(Data to examine begins)
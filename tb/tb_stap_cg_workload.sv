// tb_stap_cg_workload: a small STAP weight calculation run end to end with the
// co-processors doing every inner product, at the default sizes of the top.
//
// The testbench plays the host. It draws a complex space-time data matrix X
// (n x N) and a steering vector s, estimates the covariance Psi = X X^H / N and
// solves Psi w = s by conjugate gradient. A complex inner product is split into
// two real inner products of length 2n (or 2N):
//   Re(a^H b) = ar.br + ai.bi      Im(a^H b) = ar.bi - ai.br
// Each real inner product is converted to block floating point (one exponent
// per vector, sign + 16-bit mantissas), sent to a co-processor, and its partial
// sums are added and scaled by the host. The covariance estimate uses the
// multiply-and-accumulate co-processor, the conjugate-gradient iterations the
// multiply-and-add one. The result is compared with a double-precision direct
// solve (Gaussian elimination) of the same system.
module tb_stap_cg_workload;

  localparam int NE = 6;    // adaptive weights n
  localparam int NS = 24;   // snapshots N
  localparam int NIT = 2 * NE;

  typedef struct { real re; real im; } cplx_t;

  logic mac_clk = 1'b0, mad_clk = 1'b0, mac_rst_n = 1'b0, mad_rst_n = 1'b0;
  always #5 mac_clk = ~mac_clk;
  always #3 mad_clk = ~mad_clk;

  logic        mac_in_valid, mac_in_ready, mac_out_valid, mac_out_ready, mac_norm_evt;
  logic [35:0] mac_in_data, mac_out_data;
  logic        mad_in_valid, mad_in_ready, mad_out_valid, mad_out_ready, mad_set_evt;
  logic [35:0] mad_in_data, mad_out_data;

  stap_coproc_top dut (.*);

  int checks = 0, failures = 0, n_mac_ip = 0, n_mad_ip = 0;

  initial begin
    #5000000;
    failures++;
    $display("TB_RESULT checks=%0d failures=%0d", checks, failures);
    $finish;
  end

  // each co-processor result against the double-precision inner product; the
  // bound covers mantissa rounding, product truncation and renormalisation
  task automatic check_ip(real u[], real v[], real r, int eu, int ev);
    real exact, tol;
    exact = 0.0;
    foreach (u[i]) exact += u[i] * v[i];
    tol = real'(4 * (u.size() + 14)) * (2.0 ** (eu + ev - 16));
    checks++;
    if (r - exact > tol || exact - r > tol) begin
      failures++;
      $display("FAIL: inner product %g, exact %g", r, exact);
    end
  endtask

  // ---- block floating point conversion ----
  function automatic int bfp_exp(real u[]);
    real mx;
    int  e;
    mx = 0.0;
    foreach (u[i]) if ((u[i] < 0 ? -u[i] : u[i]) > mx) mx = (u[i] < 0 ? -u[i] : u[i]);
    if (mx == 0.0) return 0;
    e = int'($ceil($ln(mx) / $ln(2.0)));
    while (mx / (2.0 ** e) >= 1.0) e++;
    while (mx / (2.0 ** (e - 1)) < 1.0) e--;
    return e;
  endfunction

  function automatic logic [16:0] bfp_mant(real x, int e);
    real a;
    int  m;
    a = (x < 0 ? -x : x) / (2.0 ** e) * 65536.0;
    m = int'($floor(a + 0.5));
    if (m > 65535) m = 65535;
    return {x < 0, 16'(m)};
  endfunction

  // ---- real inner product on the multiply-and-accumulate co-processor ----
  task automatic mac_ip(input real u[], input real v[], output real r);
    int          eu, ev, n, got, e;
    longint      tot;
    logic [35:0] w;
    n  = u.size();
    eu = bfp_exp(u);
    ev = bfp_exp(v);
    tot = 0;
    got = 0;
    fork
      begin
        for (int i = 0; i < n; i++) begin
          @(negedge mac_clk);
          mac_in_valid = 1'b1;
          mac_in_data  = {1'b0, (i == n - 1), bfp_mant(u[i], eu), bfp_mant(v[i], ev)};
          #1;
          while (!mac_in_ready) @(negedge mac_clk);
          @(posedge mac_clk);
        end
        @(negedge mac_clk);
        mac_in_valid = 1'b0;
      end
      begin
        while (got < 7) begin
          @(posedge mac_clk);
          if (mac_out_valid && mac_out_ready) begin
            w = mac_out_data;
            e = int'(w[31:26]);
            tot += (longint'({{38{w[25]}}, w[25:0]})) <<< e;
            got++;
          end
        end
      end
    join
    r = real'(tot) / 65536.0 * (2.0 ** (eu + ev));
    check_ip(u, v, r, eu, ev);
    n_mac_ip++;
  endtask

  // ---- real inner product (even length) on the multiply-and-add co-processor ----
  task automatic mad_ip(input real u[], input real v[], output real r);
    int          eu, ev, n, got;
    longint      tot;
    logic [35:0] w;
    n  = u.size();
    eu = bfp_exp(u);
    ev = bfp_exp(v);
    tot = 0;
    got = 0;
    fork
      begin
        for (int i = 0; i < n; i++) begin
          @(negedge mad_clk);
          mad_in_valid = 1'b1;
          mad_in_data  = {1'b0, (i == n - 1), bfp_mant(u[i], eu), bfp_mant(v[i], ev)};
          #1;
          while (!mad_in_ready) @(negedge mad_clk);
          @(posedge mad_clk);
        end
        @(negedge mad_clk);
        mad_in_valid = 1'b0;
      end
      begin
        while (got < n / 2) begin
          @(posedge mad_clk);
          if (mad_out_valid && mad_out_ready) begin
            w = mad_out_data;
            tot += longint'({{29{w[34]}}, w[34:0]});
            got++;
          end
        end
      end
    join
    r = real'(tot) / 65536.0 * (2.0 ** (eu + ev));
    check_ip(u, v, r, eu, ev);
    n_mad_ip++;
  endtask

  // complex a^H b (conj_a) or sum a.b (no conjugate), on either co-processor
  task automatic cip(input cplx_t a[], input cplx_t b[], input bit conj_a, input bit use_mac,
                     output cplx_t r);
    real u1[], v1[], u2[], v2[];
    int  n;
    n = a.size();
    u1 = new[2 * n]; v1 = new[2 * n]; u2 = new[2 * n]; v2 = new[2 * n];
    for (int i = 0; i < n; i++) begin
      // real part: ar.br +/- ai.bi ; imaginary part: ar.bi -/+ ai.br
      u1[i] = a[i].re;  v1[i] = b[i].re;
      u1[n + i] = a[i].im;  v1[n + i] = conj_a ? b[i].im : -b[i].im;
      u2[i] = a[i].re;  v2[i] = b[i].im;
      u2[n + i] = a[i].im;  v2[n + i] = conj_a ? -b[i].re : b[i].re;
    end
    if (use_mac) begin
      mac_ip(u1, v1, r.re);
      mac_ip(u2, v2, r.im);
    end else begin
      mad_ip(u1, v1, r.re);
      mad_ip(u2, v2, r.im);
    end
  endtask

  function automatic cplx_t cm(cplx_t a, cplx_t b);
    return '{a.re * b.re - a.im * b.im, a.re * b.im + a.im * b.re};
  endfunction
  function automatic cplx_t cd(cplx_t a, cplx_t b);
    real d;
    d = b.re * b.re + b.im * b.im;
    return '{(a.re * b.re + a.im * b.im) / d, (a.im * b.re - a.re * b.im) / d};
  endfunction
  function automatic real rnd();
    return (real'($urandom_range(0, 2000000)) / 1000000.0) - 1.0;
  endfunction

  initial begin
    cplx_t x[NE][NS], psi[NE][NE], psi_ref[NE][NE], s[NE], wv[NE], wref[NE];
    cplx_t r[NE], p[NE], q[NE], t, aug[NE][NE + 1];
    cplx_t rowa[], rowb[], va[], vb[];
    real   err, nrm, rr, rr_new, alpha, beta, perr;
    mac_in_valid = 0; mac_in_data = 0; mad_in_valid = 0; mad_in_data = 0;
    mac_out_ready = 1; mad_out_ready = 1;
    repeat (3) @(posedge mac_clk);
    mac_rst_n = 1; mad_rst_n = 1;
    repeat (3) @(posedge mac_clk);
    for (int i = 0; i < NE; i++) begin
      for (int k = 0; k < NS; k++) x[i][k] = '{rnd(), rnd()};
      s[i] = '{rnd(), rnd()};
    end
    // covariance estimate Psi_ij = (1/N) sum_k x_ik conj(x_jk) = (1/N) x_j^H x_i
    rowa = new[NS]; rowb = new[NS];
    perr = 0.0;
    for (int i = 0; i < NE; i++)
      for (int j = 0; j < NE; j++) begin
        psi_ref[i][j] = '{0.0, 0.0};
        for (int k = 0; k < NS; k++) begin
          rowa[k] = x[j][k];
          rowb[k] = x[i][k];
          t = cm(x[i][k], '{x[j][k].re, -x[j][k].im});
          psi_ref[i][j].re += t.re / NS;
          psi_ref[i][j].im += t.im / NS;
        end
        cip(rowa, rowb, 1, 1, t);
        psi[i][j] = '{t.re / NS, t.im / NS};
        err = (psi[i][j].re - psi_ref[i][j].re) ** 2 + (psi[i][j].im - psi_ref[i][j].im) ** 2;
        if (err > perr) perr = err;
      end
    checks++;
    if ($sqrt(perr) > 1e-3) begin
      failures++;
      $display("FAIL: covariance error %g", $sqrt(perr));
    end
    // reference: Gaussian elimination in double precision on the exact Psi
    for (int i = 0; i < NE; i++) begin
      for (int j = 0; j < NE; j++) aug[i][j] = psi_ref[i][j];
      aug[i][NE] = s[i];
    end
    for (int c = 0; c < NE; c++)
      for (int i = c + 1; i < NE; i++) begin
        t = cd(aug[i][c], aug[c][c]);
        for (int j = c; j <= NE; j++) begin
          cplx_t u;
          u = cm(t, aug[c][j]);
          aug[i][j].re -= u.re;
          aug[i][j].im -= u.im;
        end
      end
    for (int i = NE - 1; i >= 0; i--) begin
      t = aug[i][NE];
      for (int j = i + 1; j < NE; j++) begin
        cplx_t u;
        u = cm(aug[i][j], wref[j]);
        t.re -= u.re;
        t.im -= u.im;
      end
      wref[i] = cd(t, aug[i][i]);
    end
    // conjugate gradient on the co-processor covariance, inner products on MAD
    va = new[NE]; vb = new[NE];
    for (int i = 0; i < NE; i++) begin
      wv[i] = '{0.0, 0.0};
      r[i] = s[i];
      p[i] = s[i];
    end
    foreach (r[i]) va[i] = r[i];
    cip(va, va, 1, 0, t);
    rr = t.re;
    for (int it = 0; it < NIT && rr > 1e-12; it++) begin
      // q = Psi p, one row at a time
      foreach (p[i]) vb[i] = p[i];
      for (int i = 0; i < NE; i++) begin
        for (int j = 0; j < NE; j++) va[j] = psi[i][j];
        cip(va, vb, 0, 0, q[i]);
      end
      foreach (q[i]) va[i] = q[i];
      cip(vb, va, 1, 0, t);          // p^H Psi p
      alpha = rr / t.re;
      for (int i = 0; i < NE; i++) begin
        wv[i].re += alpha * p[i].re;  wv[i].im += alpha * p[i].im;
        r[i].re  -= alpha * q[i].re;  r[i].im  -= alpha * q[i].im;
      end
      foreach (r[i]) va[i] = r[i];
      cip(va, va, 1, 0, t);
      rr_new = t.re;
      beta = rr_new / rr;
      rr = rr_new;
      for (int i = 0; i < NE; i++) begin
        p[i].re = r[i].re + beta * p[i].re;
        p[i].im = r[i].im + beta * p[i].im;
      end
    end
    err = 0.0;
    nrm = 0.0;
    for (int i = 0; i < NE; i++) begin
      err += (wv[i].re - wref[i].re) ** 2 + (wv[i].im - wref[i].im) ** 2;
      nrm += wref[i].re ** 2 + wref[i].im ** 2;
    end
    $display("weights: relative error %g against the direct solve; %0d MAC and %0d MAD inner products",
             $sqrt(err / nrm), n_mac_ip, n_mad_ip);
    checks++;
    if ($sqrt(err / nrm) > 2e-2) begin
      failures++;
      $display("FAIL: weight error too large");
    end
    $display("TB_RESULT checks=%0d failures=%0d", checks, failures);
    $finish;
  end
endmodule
(Data to examine ends)
• _Goal of the exercise_
Find each line in the records above that contains "complex", and copy it.

• _Task output_
// The testbench plays the host. It draws a complex space-time data matrix X
// solves Psi w = s by conjugate gradient. A complex inner product is split into
  // complex a^H b (conj_a) or sum a.b (no conjugate), on either co-processor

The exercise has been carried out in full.